# WORK ORDER
Give back an exact copy of the lines from the start of the material through the line bearing "to the caller.". Include both ends and nothing else.

# INFORMATION
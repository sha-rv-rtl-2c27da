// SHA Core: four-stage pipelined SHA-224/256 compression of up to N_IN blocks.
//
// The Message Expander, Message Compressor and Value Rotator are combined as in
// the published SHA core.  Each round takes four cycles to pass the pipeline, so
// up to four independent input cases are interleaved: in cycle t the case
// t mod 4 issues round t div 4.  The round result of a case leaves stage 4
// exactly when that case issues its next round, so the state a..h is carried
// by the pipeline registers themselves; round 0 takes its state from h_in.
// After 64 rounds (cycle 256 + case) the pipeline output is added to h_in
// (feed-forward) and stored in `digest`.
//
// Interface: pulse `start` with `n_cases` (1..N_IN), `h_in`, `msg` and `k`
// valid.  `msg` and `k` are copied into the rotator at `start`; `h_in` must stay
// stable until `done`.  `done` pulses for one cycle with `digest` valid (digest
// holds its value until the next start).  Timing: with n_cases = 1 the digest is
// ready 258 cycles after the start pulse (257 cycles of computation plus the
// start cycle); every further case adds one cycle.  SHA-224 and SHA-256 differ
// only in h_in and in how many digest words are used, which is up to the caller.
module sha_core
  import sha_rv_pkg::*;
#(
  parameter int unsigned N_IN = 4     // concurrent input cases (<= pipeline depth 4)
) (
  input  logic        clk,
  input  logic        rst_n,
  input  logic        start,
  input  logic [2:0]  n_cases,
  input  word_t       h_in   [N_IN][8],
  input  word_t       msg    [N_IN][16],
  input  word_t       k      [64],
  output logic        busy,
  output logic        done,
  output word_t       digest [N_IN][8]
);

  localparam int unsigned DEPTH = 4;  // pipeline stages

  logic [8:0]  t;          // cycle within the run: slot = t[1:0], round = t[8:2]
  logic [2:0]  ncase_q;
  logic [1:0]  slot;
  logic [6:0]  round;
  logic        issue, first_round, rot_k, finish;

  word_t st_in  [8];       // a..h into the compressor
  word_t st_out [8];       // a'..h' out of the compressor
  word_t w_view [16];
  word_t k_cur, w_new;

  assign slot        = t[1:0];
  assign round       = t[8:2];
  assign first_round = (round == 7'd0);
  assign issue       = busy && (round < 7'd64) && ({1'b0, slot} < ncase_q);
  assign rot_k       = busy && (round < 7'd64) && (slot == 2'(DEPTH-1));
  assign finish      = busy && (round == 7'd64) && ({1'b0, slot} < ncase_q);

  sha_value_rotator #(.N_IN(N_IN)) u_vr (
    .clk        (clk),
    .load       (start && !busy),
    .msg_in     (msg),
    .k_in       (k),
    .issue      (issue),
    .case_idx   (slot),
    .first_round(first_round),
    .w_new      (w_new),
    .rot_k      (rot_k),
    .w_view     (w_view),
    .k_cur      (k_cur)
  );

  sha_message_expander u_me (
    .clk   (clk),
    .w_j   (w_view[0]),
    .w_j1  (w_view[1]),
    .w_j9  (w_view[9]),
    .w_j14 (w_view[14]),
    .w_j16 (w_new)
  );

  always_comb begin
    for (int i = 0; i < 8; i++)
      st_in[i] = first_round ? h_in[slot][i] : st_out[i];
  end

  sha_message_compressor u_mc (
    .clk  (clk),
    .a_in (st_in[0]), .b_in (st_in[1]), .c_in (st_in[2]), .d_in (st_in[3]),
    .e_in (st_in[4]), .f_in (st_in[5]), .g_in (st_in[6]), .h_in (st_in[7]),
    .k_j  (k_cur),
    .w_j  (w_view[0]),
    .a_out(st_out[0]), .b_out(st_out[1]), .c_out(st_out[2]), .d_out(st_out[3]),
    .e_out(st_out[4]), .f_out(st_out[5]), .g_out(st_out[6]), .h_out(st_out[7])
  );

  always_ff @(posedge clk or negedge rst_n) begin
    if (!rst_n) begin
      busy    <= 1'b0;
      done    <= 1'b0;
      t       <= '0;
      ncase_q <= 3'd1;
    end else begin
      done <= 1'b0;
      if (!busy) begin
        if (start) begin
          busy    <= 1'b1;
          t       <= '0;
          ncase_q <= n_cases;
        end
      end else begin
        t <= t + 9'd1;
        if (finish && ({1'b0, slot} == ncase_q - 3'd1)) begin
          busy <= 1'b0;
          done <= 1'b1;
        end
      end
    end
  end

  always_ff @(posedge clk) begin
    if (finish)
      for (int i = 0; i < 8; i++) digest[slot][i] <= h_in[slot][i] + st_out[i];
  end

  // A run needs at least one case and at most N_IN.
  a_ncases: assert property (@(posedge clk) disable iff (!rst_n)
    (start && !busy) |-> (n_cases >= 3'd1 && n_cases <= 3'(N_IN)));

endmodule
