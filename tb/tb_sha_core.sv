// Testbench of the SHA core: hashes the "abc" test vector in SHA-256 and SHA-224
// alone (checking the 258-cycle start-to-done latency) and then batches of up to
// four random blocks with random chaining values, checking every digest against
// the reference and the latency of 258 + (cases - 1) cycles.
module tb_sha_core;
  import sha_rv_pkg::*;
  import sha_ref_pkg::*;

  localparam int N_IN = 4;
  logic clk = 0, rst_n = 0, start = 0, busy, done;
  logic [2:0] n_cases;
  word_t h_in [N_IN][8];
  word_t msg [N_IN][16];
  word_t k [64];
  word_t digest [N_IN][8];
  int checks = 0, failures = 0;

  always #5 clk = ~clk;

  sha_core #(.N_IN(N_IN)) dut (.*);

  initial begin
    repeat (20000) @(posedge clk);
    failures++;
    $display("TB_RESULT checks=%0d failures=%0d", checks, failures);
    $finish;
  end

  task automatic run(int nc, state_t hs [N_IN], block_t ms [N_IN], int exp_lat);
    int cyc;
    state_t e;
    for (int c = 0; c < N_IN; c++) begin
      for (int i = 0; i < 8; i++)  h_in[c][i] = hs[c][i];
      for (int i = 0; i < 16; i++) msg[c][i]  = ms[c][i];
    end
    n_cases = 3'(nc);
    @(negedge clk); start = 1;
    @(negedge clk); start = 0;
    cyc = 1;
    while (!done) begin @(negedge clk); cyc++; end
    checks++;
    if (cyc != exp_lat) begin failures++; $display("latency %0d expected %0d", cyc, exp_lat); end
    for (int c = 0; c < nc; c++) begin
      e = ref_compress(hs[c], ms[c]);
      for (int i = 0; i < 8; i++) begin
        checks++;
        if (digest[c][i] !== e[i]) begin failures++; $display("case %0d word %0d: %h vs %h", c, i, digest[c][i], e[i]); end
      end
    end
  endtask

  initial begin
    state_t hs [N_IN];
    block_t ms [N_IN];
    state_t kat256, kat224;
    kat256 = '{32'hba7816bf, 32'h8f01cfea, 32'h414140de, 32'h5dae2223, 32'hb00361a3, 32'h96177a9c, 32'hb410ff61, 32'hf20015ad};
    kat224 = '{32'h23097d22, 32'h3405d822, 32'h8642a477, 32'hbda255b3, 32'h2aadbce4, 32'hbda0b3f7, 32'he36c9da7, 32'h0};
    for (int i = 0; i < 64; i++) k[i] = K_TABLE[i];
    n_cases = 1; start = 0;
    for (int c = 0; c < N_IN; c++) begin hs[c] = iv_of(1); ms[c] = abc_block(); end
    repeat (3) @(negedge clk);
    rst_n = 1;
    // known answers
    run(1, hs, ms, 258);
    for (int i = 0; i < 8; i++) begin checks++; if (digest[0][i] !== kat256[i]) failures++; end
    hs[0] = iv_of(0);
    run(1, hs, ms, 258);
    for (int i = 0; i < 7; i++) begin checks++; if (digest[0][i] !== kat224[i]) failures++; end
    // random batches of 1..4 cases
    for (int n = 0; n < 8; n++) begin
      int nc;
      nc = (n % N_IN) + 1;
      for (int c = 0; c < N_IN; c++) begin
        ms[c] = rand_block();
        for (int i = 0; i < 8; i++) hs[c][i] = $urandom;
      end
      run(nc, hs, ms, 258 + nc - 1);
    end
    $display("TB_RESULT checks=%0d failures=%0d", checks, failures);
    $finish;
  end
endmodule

# ANSWER TO THE PROBLEM
repository sha-rv-rtl-2c27da
// SHA Core: four-stage pipelined SHA-224/256 compression of up to N_IN blocks.
//
// The Message Expander, Message Compressor and Value Rotator are combined as in
// the published SHA core.  Each round takes four cycles to pass the pipeline, so
// up to four independent input cases are interleaved: in cycle t the case
// t mod 4 issues round t div 4.  The round result of a case leaves stage 4
// exactly when that case issues its next round, so the state a..h is carried
// by the pipeline registers themselves; round 0 takes its state from h_in.
// After 64 rounds (cycle 256 + case) the pipeline output is added to h_in
// (feed-forward) and stored in `digest`.
//
// Interface: pulse `start` with `n_cases` (1..N_IN), `h_in`, `msg` and `k`
// valid.  `msg` and `k` are copied into the rotator at `start`; `h_in` must stay
// stable until `done`.  `done` pulses for one cycle with `digest` valid (digest
// holds its value until the next start).  Timing: with n_cases = 1 the digest is
// ready 258 cycles after the start pulse (257 cycles of computation plus the
// start cycle); every further case adds one cycle.  SHA-224 and SHA-256 differ
// only in h_in and in how many digest words are used, which is up to the caller.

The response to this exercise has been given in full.